Job Description
AgileEngine is an Inc. 5000 company that creates award-winning software for Fortune 500 brands and trailblazing startups across 17+ industries. We rank among the leaders in areas like application development and AI/ML, and our people-first culture has earned us multiple Best Place to Work awards.
WHY JOIN US
If you're looking for a place to grow, make an impact, and work with people who care, we'd love to meet you!
ABOUT THE ROLE
We are looking for a Senior Site Reliability Engineering to strengthen our platform reliability and observability capabilities. You will own the design and operation of monitoring infrastructure — including Datadog APM, alerting, and distributed tracing — across Kubernetes-based microservices on AWS. The role spans backend engineering and SRE practice in roughly a 65/35 split, with direct involvement in CI/CD integration and observability automation. You will also support internal teams in adopting monitoring best practices as we modernize our R&D platform.
WHAT YOU WILL DO
- Design, build, and maintain scalable backend and platform components;
- Implement and manage observability solutions across distributed systems;
- Configure dashboards, alerts, and APM for tracing, metrics, and logging;
- Monitor and improve system reliability, scalability, and performance;
- Deploy, operate, and maintain services in Kubernetes environments;
- Integrate observability tools into CI/CD pipelines and cloud infrastructure;
- Automate monitoring and operational workflows using scripting;
- Provide operational and training support for observability platforms, especially Datadog;
- Collaborate with engineering teams to improve system visibility and reliability practices.
MUST HAVES
- 4+ years of experience with Python, Node.js, or Java;
- Hands-on experience with API integrations;
- Strong experience in Kubernetes environments;
- Experience with Datadog or similar tools such as Prometheus and Grafana;
- Ability to configure dashboards, alerts, and APM;
- Experience monitoring containerized and microservices architectures;
- Hands-on experience with AWS;
- Experience integrating observability tools into cloud environments;
- Experience with CI/CD integrations for observability;
- Ability to automate monitoring and operational tasks using scripting;
- Upper-intermediate English level.
NICE TO HAVES
- Experience owning and operating an internal engineering platform, especially observability platforms;
- Demonstrated ownership of reliability, scalability, and performance;
- Ability to proactively lead maintenance and platform improvements;
- Experience installing and configuring Datadog agents and integrations;
- Experience managing API keys and secure configurations;
- Experience managing user roles and access controls;
- Familiarity with Go (Golang);
- Experience with additional observability tools such as New Relic, Dynatrace, Elastic Stack, or Splunk.
PERKS AND BENEFITS
- Remote work & Local connection: Work where you feel most productive and connect with your team in periodic meet-ups to strengthen your network and connect with other top experts.

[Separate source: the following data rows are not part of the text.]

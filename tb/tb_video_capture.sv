// tb_video_capture: end-to-end testbench of the live-video path at full size.
// A BT.656 source sends the 720x480 NTSC test image (1716 words per line, 525
// lines) on a 27 MHz clock for a little over two camera frames. The output is
// checked by video_out_checker (sync timing, every displayed line against the
// floating-point model, line doubling). Also counted, and required at least once:
// field-edge restarts of the display timing (one per camera frame, 900900 clocks
// apart), line-buffer swaps (one per camera line), input limiting and output
// saturation in the converter, lines of both fields on the screen, and the
// constant decoder control pins.
module tb_video_capture;
  logic llc = 0, locked = 0, run = 0;
  logic [9:0] ycc;
  int line, word;
  logic pclk, hs_z, vs_z, bl_z, cs, rst_vdec_z, oe_z, pwrdn_z, field, restart;
  logic [7:0] r, g, b;
  int checks = 0, failures = 0;
  int restarts = 0, last_restart = -1, swaps = 0, limited = 0, saturated = 0, cyc = 0, pclk_bad = 0;
  always #18.518 llc = ~llc;

  bt656_source src (.clk(llc), .run, .data(ycc), .line, .word);
  video_capture dut (.llc_clock(llc), .system_dcm_locked(locked), .ycrcb_in(ycc), .pixel_clock(pclk),
    .h_sync_z(hs_z), .v_sync_z(vs_z), .blank_z(bl_z), .comp_sync(cs), .r, .g, .b,
    .reset_vdec1_z(rst_vdec_z), .vdec1_oe_z(oe_z), .vdec1_pwrdn_z(pwrdn_z), .field, .frame_restart(restart));
  video_out_checker chk (.clk(llc), .enable(restarts > 0), .restart(restart), .h_sync_z(hs_z), .v_sync_z(vs_z), .blank_z(bl_z), .r, .g, .b);

  task automatic check(input bit ok, input string what);
    checks++;
    if (!ok) begin failures++; $display("FAIL: %s", what); end
  endtask

  always @(posedge llc) if (locked) begin
    cyc++;
    if (restart) begin
      if (last_restart >= 0) check(cyc - last_restart == 900900, $sformatf("restart period %0d", cyc - last_restart));
      last_restart = cyc; restarts++;
      // the pulse holds the display timing in reset: counters at their reset position
      check(dut.pixel_count == 0 && dut.line_count == lab5_pkg::TV_V_TOTAL - lab5_pkg::V_RESET_OFFSET,
            $sformatf("display counters %0d/%0d during restart", dut.pixel_count, dut.line_count));
    end
    swaps += dut.line_swap;
    if (dut.pix_en && (dut.y444 < 64 || dut.y444 > 940 || dut.cb444 < 64 || dut.cb444 > 960 || dut.cr444 < 64 || dut.cr444 > 960)) limited++;
    if (dut.rgb_en && !dut.rgb_sb[1] && (dut.rgb_w.r == 0 || dut.rgb_w.r == 255 || dut.rgb_w.b == 0 || dut.rgb_w.b == 255)) saturated++;
  end
  // the forwarded pixel clock is the inverse of LLC
  always @(posedge llc) #5 if (pclk !== 1'b0) pclk_bad++;
  always @(negedge llc) #5 if (pclk !== 1'b1) pclk_bad++;

  initial begin
    #90ms; failures++;
    $display("TB_RESULT checks=%0d failures=%0d", checks + chk.checks, failures + chk.failures); $finish;
  end

  initial begin
    repeat (4) @(posedge llc);
    @(negedge llc) begin locked = 1; run = 1; end
    repeat (2 * 900900 + 20000) @(posedge llc);
    check(restarts == 3, $sformatf("%0d field-edge restarts", restarts));
    check(swaps > 2 * 525, $sformatf("%0d line-buffer swaps", swaps));
    check(limited > 0 && saturated > 0, $sformatf("limiting %0d, saturation %0d", limited, saturated));
    check(chk.frames >= 3, $sformatf("%0d display frames checked", chk.frames));
    check(chk.odd_lines > 400 && chk.even_lines > 400, $sformatf("odd-field lines %0d, even-field lines %0d", chk.odd_lines, chk.even_lines));
    check(chk.doubled > 400, $sformatf("%0d doubled lines", chk.doubled));
    check(pclk_bad == 0, $sformatf("pixel clock wrong %0d times", pclk_bad));
    check(rst_vdec_z && !oe_z && pwrdn_z && !cs, "decoder control pins and comp sync");
    $display("restarts %0d swaps %0d limited %0d saturated %0d frames %0d picture lines %0d black %0d doubled %0d odd %0d even %0d",
             restarts, swaps, limited, saturated, chk.frames, chk.pic_lines, chk.black_lines, chk.doubled, chk.odd_lines, chk.even_lines);
    $display("TB_RESULT checks=%0d failures=%0d", checks + chk.checks, failures + chk.failures);
    $finish;
  end
endmodule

- Legal presence in India: We ensure full local compliance with a structured, secure work environment tailored to Indian regulations.
- Competitive Compensation in INR: Fair compensation in INR with dedicated budgets for your personal growth, education, and wellness.
- Innovative Projects: Leverage the latest tech and create cutting-edge solutions for world-recognized clients and the hottest startups.